__Work request__. Only the line containing "logic [W-1:0] el_data;" and the lines after it, through the end of the data below, are to be returned, each exactly as it stands.
━━━━━ Input records
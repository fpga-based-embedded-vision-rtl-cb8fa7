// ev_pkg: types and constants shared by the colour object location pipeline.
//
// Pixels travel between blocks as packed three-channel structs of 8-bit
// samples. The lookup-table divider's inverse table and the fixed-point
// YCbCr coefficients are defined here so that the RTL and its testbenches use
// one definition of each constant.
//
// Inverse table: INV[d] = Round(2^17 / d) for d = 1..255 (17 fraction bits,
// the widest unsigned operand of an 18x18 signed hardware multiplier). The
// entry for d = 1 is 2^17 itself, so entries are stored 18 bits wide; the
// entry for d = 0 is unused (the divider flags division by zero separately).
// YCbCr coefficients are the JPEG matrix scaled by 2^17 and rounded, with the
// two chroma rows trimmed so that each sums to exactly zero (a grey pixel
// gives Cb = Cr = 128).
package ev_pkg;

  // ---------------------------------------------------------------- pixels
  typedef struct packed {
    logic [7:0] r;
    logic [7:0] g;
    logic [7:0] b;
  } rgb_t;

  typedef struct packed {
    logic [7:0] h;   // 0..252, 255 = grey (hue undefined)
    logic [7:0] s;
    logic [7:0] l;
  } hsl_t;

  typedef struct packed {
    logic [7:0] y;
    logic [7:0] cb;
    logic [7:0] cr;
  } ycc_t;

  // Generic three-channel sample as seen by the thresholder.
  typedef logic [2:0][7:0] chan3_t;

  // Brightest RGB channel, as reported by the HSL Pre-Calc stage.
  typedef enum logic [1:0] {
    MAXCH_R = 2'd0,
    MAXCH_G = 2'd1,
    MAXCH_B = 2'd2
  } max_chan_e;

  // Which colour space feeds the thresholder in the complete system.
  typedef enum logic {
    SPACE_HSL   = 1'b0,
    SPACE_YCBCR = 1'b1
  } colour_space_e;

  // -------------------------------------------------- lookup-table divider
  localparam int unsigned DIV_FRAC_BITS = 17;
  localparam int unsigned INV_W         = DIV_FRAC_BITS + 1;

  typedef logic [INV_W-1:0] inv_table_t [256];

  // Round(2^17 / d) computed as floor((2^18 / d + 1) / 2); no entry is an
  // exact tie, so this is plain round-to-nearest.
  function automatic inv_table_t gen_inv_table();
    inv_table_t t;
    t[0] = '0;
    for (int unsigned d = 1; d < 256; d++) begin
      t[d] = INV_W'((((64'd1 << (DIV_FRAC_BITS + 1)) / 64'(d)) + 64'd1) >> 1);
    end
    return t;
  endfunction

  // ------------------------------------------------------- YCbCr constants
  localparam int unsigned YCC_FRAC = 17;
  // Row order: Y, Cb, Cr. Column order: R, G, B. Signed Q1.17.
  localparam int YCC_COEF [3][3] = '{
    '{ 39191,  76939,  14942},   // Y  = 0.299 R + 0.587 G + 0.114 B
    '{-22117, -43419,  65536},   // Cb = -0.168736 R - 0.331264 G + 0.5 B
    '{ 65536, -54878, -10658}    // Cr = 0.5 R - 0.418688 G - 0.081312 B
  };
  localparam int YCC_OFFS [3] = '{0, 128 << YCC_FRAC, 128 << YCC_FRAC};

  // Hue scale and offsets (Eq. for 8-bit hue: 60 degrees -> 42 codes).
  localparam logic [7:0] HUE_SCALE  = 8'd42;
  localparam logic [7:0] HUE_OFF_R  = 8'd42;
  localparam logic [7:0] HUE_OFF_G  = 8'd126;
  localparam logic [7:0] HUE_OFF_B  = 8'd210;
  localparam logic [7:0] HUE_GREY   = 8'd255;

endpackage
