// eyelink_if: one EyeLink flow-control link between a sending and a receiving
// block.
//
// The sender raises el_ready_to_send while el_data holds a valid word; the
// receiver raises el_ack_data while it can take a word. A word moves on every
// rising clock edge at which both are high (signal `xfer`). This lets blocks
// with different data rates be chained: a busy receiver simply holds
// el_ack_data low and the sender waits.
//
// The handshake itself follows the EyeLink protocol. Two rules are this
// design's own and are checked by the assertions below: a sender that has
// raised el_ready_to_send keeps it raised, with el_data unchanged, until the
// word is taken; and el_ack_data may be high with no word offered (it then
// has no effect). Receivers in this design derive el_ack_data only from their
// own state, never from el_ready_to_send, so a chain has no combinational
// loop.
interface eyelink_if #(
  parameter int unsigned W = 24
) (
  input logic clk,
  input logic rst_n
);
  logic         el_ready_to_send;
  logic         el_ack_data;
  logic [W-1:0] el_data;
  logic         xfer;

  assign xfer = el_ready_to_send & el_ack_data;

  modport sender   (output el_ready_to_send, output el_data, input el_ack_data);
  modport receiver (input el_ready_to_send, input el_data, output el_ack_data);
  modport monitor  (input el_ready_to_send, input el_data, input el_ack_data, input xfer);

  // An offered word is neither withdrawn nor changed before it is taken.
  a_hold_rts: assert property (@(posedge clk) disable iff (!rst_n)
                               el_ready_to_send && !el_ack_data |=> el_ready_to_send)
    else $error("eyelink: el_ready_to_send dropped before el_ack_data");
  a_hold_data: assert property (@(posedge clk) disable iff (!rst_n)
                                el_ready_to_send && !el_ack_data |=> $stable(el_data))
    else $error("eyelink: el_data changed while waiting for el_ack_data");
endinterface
━━━━━━━━━━
__Answer box__.
  logic [W-1:0] el_data;
  logic         xfer;

  assign xfer = el_ready_to_send & el_ack_data;

  modport sender   (output el_ready_to_send, output el_data, input el_ack_data);
  modport receiver (input el_ready_to_send, input el_data, output el_ack_data);
  modport monitor  (input el_ready_to_send, input el_data, input el_ack_data, input xfer);

  // An offered word is neither withdrawn nor changed before it is taken.
  a_hold_rts: assert property (@(posedge clk) disable iff (!rst_n)
                               el_ready_to_send && !el_ack_data |=> el_ready_to_send)
    else $error("eyelink: el_ready_to_send dropped before el_ack_data");
  a_hold_data: assert property (@(posedge clk) disable iff (!rst_n)
                                el_ready_to_send && !el_ack_data |=> $stable(el_data))
    else $error("eyelink: el_data changed while waiting for el_ack_data");
endinterface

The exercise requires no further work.